Activity: Could you reproduce every record below exactly as it stands?

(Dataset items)

━━━

// tb_nbisom25: self-checking test of one NBISOM_25 chip (5 x 5 elements).
// The testbench plays the board: each row/column line is the OR of its own
// drive and the chip's pulls. It writes a weight vector into every element
// by row/column addressing, reads them all back, presents an input vector at
// Manhattan distance 20 from one element and checks that the search asserts
// exactly that element's row and column line in search cycle 19 (after the
// 64 distance cycles), then distributes alpha in the two steps of the
// paper's example (1/4 to all 25 elements, then 1/2 to the 3 x 3 square
// around the winner), adapts, and compares every weight with the model.
module tb_nbisom25;
  import sofm_pkg::*;
  localparam int R = 5, C = 5;
  logic clk = 0, rst_n = 0;
  pe_cmd_e cmd = CMD_NOP;
  logic [7:0] data_in = 0, data_out;
  logic data_oe;
  logic [R-1:0] row_drv = 0, row_in, row_pull;
  logic [C-1:0] col_drv = 0, col_in, col_pull;
  int checks = 0, failures = 0;
  logic [7:0] wm [R][C][64];
  logic [7:0] x [64];
  int shift_of [R][C];
  int wr, wc, k;

  assign row_in = row_drv | row_pull;
  assign col_in = col_drv | col_pull;

  nbisom25 dut (.*);
  always #5 clk = ~clk;

  task automatic check(input bit ok, input string what);
    checks++;
    if (!ok) begin failures++; $display("FAIL %s", what); end
  endtask

  task automatic op(input pe_cmd_e c, input logic [7:0] dat,
                    input logic [R-1:0] rd, input logic [C-1:0] cd);
    cmd = c; data_in = dat; row_drv = rd; col_drv = cd;
    @(posedge clk); #1;
    cmd = CMD_NOP; row_drv = 0; col_drv = 0;
  endtask

  function automatic logic [4:0] span(input int lo, input int hi);
    logic [4:0] m = 0;
    for (int i = 0; i < 5; i++) if (i >= lo && i <= hi) m[i] = 1'b1;
    return m;
  endfunction

  task automatic read_all(input string what);
    for (int r = 0; r < R; r++) for (int c = 0; c < C; c++) begin
      op(CMD_CLR, 0, 0, 0);
      for (int j = 0; j < 64; j++) begin
        cmd = CMD_READ; row_drv = 5'(1 << r); col_drv = 5'(1 << c); #1;
        check(data_oe && data_out == wm[r][c][j], $sformatf("%s (%0d,%0d)[%0d] got %0d exp %0d", what, r, c, j, data_out, wm[r][c][j]));
        @(posedge clk); #1;
      end
      cmd = CMD_NOP; row_drv = 0; col_drv = 0;
    end
  endtask

  initial begin
    #5000000 failures++;
    $display("TB_RESULT checks=%0d failures=%0d", checks, failures);
    $finish;
  end

  initial begin
    repeat (2) @(posedge clk); #1 rst_n = 1;
    for (int r = 0; r < R; r++) for (int c = 0; c < C; c++) begin
      op(CMD_CLR, 0, 0, 0);
      for (int j = 0; j < 64; j++) begin
        wm[r][c][j] = 8'($urandom);
        op(CMD_WRITE, wm[r][c][j], 5'(1 << r), 5'(1 << c));
      end
    end
    read_all("write/read");
    // input vector at distance 20 from element (wr, wc)
    wr = 3; wc = 1;
    for (int j = 0; j < 64; j++) x[j] = wm[wr][wc][j];
    for (int j = 0; j < 20; j++) x[j] = (x[j] < 128) ? x[j] + 1 : x[j] - 1;
    op(CMD_CLR, 0, 0, 0);
    for (int j = 0; j < 64; j++) op(CMD_DIST, x[j], 0, 0);
    k = 0;
    cmd = CMD_SEARCH; #1;
    while (row_pull == 0 && k < 20000) begin @(posedge clk); #1; k++; end
    check(k == 19, $sformatf("best match found in search cycle %0d", k));
    check(row_pull == 5'(1 << wr) && col_pull == 5'(1 << wc),
          $sformatf("best match lines row=%b col=%b", row_pull, col_pull));
    @(posedge clk); #1; cmd = CMD_NOP;
    // alpha distribution: 1/4 to the 5x5 square, then 1/2 to the 3x3 square
    op(CMD_ALPHA, 8'd2, span(wr - 2, wr + 2), span(wc - 2, wc + 2));
    op(CMD_ALPHA, 8'd1, span(wr - 1, wr + 1), span(wc - 1, wc + 1));
    for (int r = 0; r < R; r++) for (int c = 0; c < C; c++) begin
      int dr, dc;
      dr = (r > wr) ? r - wr : wr - r;
      dc = (c > wc) ? c - wc : wc - c;
      shift_of[r][c] = (dr <= 1 && dc <= 1) ? 1 : (dr <= 2 && dc <= 2) ? 2 : -1;
    end
    for (int j = 0; j < 64; j++) begin
      for (int r = 0; r < R; r++) for (int c = 0; c < C; c++) begin
        if (shift_of[r][c] >= 0) begin
          int diff;
          diff = int'(x[j]) - int'(wm[r][c][j]);
          wm[r][c][j] = 8'(int'(wm[r][c][j]) + (diff >>> shift_of[r][c]));
        end
      end
      op(CMD_ADAPT, x[j], 0, 0);
    end
    read_all("adapted");
    $display("TB_RESULT checks=%0d failures=%0d", checks, failures);
    $finish;
  end
endmodule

━━━

Response box:
// tb_nbisom25: self-checking test of one NBISOM_25 chip (5 x 5 elements).
// The testbench plays the board: each row/column line is the OR of its own
// drive and the chip's pulls. It writes a weight vector into every element
// by row/column addressing, reads them all back, presents an input vector at
// Manhattan distance 20 from one element and checks that the search asserts
// exactly that element's row and column line in search cycle 19 (after the
// 64 distance cycles), then distributes alpha in the two steps of the
// paper's example (1/4 to all 25 elements, then 1/2 to the 3 x 3 square
// around the winner), adapts, and compares every weight with the model.
module tb_nbisom25;
  import sofm_pkg::*;
  localparam int R = 5, C = 5;
  logic clk = 0, rst_n = 0;
  pe_cmd_e cmd = CMD_NOP;
  logic [7:0] data_in = 0, data_out;
  logic data_oe;
  logic [R-1:0] row_drv = 0, row_in, row_pull;
  logic [C-1:0] col_drv = 0, col_in, col_pull;
  int checks = 0, failures = 0;
  logic [7:0] wm [R][C][64];
  logic [7:0] x [64];
  int shift_of [R][C];
  int wr, wc, k;

  assign row_in = row_drv | row_pull;
  assign col_in = col_drv | col_pull;

  nbisom25 dut (.*);
  always #5 clk = ~clk;

  task automatic check(input bit ok, input string what);
    checks++;
    if (!ok) begin failures++; $display("FAIL %s", what); end
  endtask

  task automatic op(input pe_cmd_e c, input logic [7:0] dat,
                    input logic [R-1:0] rd, input logic [C-1:0] cd);
    cmd = c; data_in = dat; row_drv = rd; col_drv = cd;
    @(posedge clk); #1;
    cmd = CMD_NOP; row_drv = 0; col_drv = 0;
  endtask

  function automatic logic [4:0] span(input int lo, input int hi);
    logic [4:0] m = 0;
    for (int i = 0; i < 5; i++) if (i >= lo && i <= hi) m[i] = 1'b1;
    return m;
  endfunction

  task automatic read_all(input string what);
    for (int r = 0; r < R; r++) for (int c = 0; c < C; c++) begin
      op(CMD_CLR, 0, 0, 0);
      for (int j = 0; j < 64; j++) begin
        cmd = CMD_READ; row_drv = 5'(1 << r); col_drv = 5'(1 << c); #1;
        check(data_oe && data_out == wm[r][c][j], $sformatf("%s (%0d,%0d)[%0d] got %0d exp %0d", what, r, c, j, data_out, wm[r][c][j]));
        @(posedge clk); #1;
      end
      cmd = CMD_NOP; row_drv = 0; col_drv = 0;
    end
  endtask

  initial begin
    #5000000 failures++;
    $display("TB_RESULT checks=%0d failures=%0d", checks, failures);
    $finish;
  end

  initial begin
    repeat (2) @(posedge clk); #1 rst_n = 1;
    for (int r = 0; r < R; r++) for (int c = 0; c < C; c++) begin
      op(CMD_CLR, 0, 0, 0);
      for (int j = 0; j < 64; j++) begin
        wm[r][c][j] = 8'($urandom);
        op(CMD_WRITE, wm[r][c][j], 5'(1 << r), 5'(1 << c));
      end
    end
    read_all("write/read");
    // input vector at distance 20 from element (wr, wc)
    wr = 3; wc = 1;
    for (int j = 0; j < 64; j++) x[j] = wm[wr][wc][j];
    for (int j = 0; j < 20; j++) x[j] = (x[j] < 128) ? x[j] + 1 : x[j] - 1;
    op(CMD_CLR, 0, 0, 0);
    for (int j = 0; j < 64; j++) op(CMD_DIST, x[j], 0, 0);
    k = 0;
    cmd = CMD_SEARCH; #1;
    while (row_pull == 0 && k < 20000) begin @(posedge clk); #1; k++; end
    check(k == 19, $sformatf("best match found in search cycle %0d", k));
    check(row_pull == 5'(1 << wr) && col_pull == 5'(1 << wc),
          $sformatf("best match lines row=%b col=%b", row_pull, col_pull));
    @(posedge clk); #1; cmd = CMD_NOP;
    // alpha distribution: 1/4 to the 5x5 square, then 1/2 to the 3x3 square
    op(CMD_ALPHA, 8'd2, span(wr - 2, wr + 2), span(wc - 2, wc + 2));
    op(CMD_ALPHA, 8'd1, span(wr - 1, wr + 1), span(wc - 1, wc + 1));
    for (int r = 0; r < R; r++) for (int c = 0; c < C; c++) begin
      int dr, dc;
      dr = (r > wr) ? r - wr : wr - r;
      dc = (c > wc) ? c - wc : wc - c;
      shift_of[r][c] = (dr <= 1 && dc <= 1) ? 1 : (dr <= 2 && dc <= 2) ? 2 : -1;
    end
    for (int j = 0; j < 64; j++) begin
      for (int r = 0; r < R; r++) for (int c = 0; c < C; c++) begin
        if (shift_of[r][c] >= 0) begin
          int diff;
          diff = int'(x[j]) - int'(wm[r][c][j]);
          wm[r][c][j] = 8'(int'(wm[r][c][j]) + (diff >>> shift_of[r][c]));
        end
      end
      op(CMD_ADAPT, x[j], 0, 0);
    end
    read_all("adapted");
    $display("TB_RESULT checks=%0d failures=%0d", checks, failures);
    $finish;
  end
endmodule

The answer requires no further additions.